§ **Your assignment**: From the first line to the last, copy the data exactly.

(Exercise input begins)

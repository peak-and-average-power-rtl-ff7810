// bist_s13207_tb: switching-activity run of bist_top at its default sizes
// (60-stage generator, 669 scan cells, 31 primary inputs: the full-scan
// s13207 configuration) for 5000 patterns, 3,350,669 clock cycles.
//
// The benchmark netlist is not available, so the CUT is a made-up
// combinational function. The test counts scan-cell toggles in every cycle of
// the design and, in parallel, of a conventional scan BIST model kept here:
// the same 60-stage LFSR feeding its cell c1 straight into a 669-cell chain,
// with the same schedule and CUT function. Shift toggles are split into those
// in cells already holding new pattern bits (set by the generator) and those
// in cells still holding the old response (set by the CUT and chain order).
// The bit-swapping version must halve (45-55 %) the first kind and have fewer
// shift toggles overall and a lower shift peak. Capture toggles are reported.
// The session must end after TL*(M+1) + M cycles.
module bist_s13207_tb;
  localparam int N  = 60;
  localparam int M  = 669;
  localparam int PI = 31;
  localparam int TL = 5000;

  logic clk = 1'b0, rst_n = 1'b0, start = 1'b0;
  logic [31:0] num_patterns = '0;
  logic [M-1:0] cut_state, cut_next;
  logic [PI-1:0] cut_pi;
  logic scan_en, scan_in, tpg_swapped, busy, done;
  logic [31:0] patterns_applied;
  logic [31:0] signature;
  int checks = 0, failures = 0;

  bist_top dut (
    .clk, .rst_n, .start, .num_patterns, .cut_state, .cut_next, .cut_pi,
    .scan_en, .scan_in, .tpg_swapped, .patterns_applied, .busy, .done, .signature
  );

  // Made-up CUT logic.
  always_comb
    for (int i = 0; i < M; i++)
      cut_next[i] = cut_state[(i + 1) % M] ^ (cut_state[(i + 7) % M] & cut_pi[i % PI]);

  always #5 clk = ~clk;

  task automatic check(bit ok, string what);
    checks++;
    if (!ok) begin failures++; $display("FAIL: %s", what); end
  endtask

  initial begin : watchdog
    repeat (TL * (M + 1) + M + 100) @(posedge clk);
    failures++;
    $display("FAIL: watchdog");
    $display("TB_RESULT checks=%0d failures=%0d", checks, failures);
    $finish;
  end

  function automatic logic [M-1:0] cut_fn(logic [M-1:0] q, logic [PI-1:0] pi);
    logic [M-1:0] d;
    for (int i = 0; i < M; i++) d[i] = q[(i + 1) % M] ^ (q[(i + 7) % M] & pi[i % PI]);
    return d;
  endfunction

  initial begin
    logic [N:1]   base_lfsr;   // conventional LFSR, x^60 + x + 1
    logic [M-1:0] base_chain, nb, prev_state, load_mask;
    longint bs_sum, base_sum, bs_load, base_load, capt_sum, base_capt;
    int bs_pk, base_pk, capt_pk, t, tl, cycles, n_shift, n_capt;
    bit was_shift;
    bs_sum = 0; base_sum = 0; bs_load = 0; base_load = 0; capt_sum = 0; base_capt = 0;
    bs_pk = 0; base_pk = 0; capt_pk = 0;
    cycles = 0; n_shift = 0; n_capt = 0;
    base_lfsr = N'(1); base_chain = '0; load_mask = '0;
    repeat (2) @(posedge clk);
    #1 rst_n = 1'b1;
    num_patterns = TL;
    start = 1'b1;
    @(posedge clk); #1 start = 1'b0;
    prev_state = cut_state;
    while (!done) begin
      was_shift = scan_en;
      // conventional scan BIST, same schedule: LFSR cell c1 into the chain
      if (scan_en) begin
        nb = {base_chain[M-2:0], base_lfsr[1]};
        load_mask = {load_mask[M-2:0], 1'b1};
        base_lfsr = {base_lfsr[N-1:1], base_lfsr[1] ^ base_lfsr[N]};
      end else begin
        logic [PI-1:0] pi;
        for (int k = 0; k < PI; k++) pi[k] = base_lfsr[k + 1];
        nb = cut_fn(base_chain, pi);
      end
      t = $countones(nb ^ base_chain);
      if (was_shift) begin
        base_sum += t; if (t > base_pk) base_pk = t;
        base_load += $countones((nb ^ base_chain) & load_mask);
      end else base_capt += t;
      base_chain = nb;
      @(posedge clk); #1;
      cycles++;
      t = $countones(cut_state ^ prev_state);
      if (was_shift) begin
        bs_sum += t; if (t > bs_pk) bs_pk = t; n_shift++;
        bs_load += $countones((cut_state ^ prev_state) & load_mask);
      end else begin
        capt_sum += t; if (t > capt_pk) capt_pk = t; n_capt++;
        load_mask = '0;
      end
      prev_state = cut_state;
    end
    $display("shift cycles %0d, capture cycles %0d", n_shift, n_capt);
    $display("conventional LFSR: shift toggles avg %0d.%02d peak %0d, of them in loaded cells avg %0d.%02d, capture avg %0d",
             base_sum / n_shift, (base_sum * 100 / n_shift) % 100, base_pk,
             base_load / n_shift, (base_load * 100 / n_shift) % 100, base_capt / n_capt);
    $display("bit-swapping LFSR: shift toggles avg %0d.%02d peak %0d, of them in loaded cells avg %0d.%02d, capture avg %0d peak %0d",
             bs_sum / n_shift, (bs_sum * 100 / n_shift) % 100, bs_pk,
             bs_load / n_shift, (bs_load * 100 / n_shift) % 100, capt_sum / n_capt, capt_pk);
    $display("savings: loaded cells %0d %%, all shift toggles %0d %%",
             100 - bs_load * 100 / base_load, 100 - bs_sum * 100 / base_sum);
    check(cycles == TL * (M + 1) + M, $sformatf("session took %0d cycles", cycles));
    check(n_capt == TL, "capture count");
    check(bs_load * 100 >= base_load * 45 && bs_load * 100 <= base_load * 55,
          "loaded-cell toggles halved");
    check(bs_sum < base_sum && bs_pk < base_pk, "lower total and peak shift toggles");
    $display("TB_RESULT checks=%0d failures=%0d", checks, failures);
    $finish;
  end
endmodule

(Exercise input ends)

§ **Solution below**:
repository peak-and-average-power-rtl-ff7810
// bist_s13207_tb: switching-activity run of bist_top at its default sizes
// (60-stage generator, 669 scan cells, 31 primary inputs: the full-scan
// s13207 configuration) for 5000 patterns, 3,350,669 clock cycles.
//
// The benchmark netlist is not available, so the CUT is a made-up
// combinational function. The test counts scan-cell toggles in every cycle of
// the design and, in parallel, of a conventional scan BIST model kept here:
// the same 60-stage LFSR feeding its cell c1 straight into a 669-cell chain,
// with the same schedule and CUT function. Shift toggles are split into those
// in cells already holding new pattern bits (set by the generator) and those
// in cells still holding the old response (set by the CUT and chain order).
// The bit-swapping version must halve (45-55 %) the first kind and have fewer
// shift toggles overall and a lower shift peak. Capture toggles are reported.
// The session must end after TL*(M+1) + M cycles.
module bist_s13207_tb;
  localparam int N  = 60;
  localparam int M  = 669;
  localparam int PI = 31;
  localparam int TL = 5000;

  logic clk = 1'b0, rst_n = 1'b0, start = 1'b0;
  logic [31:0] num_patterns = '0;
  logic [M-1:0] cut_state, cut_next;
  logic [PI-1:0] cut_pi;
  logic scan_en, scan_in, tpg_swapped, busy, done;
  logic [31:0] patterns_applied;
  logic [31:0] signature;
  int checks = 0, failures = 0;

  bist_top dut (
    .clk, .rst_n, .start, .num_patterns, .cut_state, .cut_next, .cut_pi,
    .scan_en, .scan_in, .tpg_swapped, .patterns_applied, .busy, .done, .signature
  );

  // Made-up CUT logic.
  always_comb
    for (int i = 0; i < M; i++)
      cut_next[i] = cut_state[(i + 1) % M] ^ (cut_state[(i + 7) % M] & cut_pi[i % PI]);

  always #5 clk = ~clk;

  task automatic check(bit ok, string what);
    checks++;
    if (!ok) begin failures++; $display("FAIL: %s", what); end
  endtask

  initial begin : watchdog
    repeat (TL * (M + 1) + M + 100) @(posedge clk);
    failures++;
    $display("FAIL: watchdog");
    $display("TB_RESULT checks=%0d failures=%0d", checks, failures);
    $finish;
  end

  function automatic logic [M-1:0] cut_fn(logic [M-1:0] q, logic [PI-1:0] pi);
    logic [M-1:0] d;
    for (int i = 0; i < M; i++) d[i] = q[(i + 1) % M] ^ (q[(i + 7) % M] & pi[i % PI]);
    return d;
  endfunction

  initial begin
    logic [N:1]   base_lfsr;   // conventional LFSR, x^60 + x + 1
    logic [M-1:0] base_chain, nb, prev_state, load_mask;
    longint bs_sum, base_sum, bs_load, base_load, capt_sum, base_capt;
    int bs_pk, base_pk, capt_pk, t, tl, cycles, n_shift, n_capt;
    bit was_shift;
    bs_sum = 0; base_sum = 0; bs_load = 0; base_load = 0; capt_sum = 0; base_capt = 0;
    bs_pk = 0; base_pk = 0; capt_pk = 0;
    cycles = 0; n_shift = 0; n_capt = 0;
    base_lfsr = N'(1); base_chain = '0; load_mask = '0;
    repeat (2) @(posedge clk);
    #1 rst_n = 1'b1;
    num_patterns = TL;
    start = 1'b1;
    @(posedge clk); #1 start = 1'b0;
    prev_state = cut_state;
    while (!done) begin
      was_shift = scan_en;
      // conventional scan BIST, same schedule: LFSR cell c1 into the chain
      if (scan_en) begin
        nb = {base_chain[M-2:0], base_lfsr[1]};
        load_mask = {load_mask[M-2:0], 1'b1};
        base_lfsr = {base_lfsr[N-1:1], base_lfsr[1] ^ base_lfsr[N]};
      end else begin
        logic [PI-1:0] pi;
        for (int k = 0; k < PI; k++) pi[k] = base_lfsr[k + 1];
        nb = cut_fn(base_chain, pi);
      end
      t = $countones(nb ^ base_chain);
      if (was_shift) begin
        base_sum += t; if (t > base_pk) base_pk = t;
        base_load += $countones((nb ^ base_chain) & load_mask);
      end else base_capt += t;
      base_chain = nb;
      @(posedge clk); #1;
      cycles++;
      t = $countones(cut_state ^ prev_state);
      if (was_shift) begin
        bs_sum += t; if (t > bs_pk) bs_pk = t; n_shift++;
        bs_load += $countones((cut_state ^ prev_state) & load_mask);
      end else begin
        capt_sum += t; if (t > capt_pk) capt_pk = t; n_capt++;
        load_mask = '0;
      end
      prev_state = cut_state;
    end
    $display("shift cycles %0d, capture cycles %0d", n_shift, n_capt);
    $display("conventional LFSR: shift toggles avg %0d.%02d peak %0d, of them in loaded cells avg %0d.%02d, capture avg %0d",
             base_sum / n_shift, (base_sum * 100 / n_shift) % 100, base_pk,
             base_load / n_shift, (base_load * 100 / n_shift) % 100, base_capt / n_capt);
    $display("bit-swapping LFSR: shift toggles avg %0d.%02d peak %0d, of them in loaded cells avg %0d.%02d, capture avg %0d peak %0d",
             bs_sum / n_shift, (bs_sum * 100 / n_shift) % 100, bs_pk,
             bs_load / n_shift, (bs_load * 100 / n_shift) % 100, capt_sum / n_capt, capt_pk);
    $display("savings: loaded cells %0d %%, all shift toggles %0d %%",
             100 - bs_load * 100 / base_load, 100 - bs_sum * 100 / base_sum);
    check(cycles == TL * (M + 1) + M, $sformatf("session took %0d cycles", cycles));
    check(n_capt == TL, "capture count");
    check(bs_load * 100 >= base_load * 45 && bs_load * 100 <= base_load * 55,
          "loaded-cell toggles halved");
    check(bs_sum < base_sum && bs_pk < base_pk, "lower total and peak shift toggles");
    $display("TB_RESULT checks=%0d failures=%0d", checks, failures);
    $finish;
  end
endmodule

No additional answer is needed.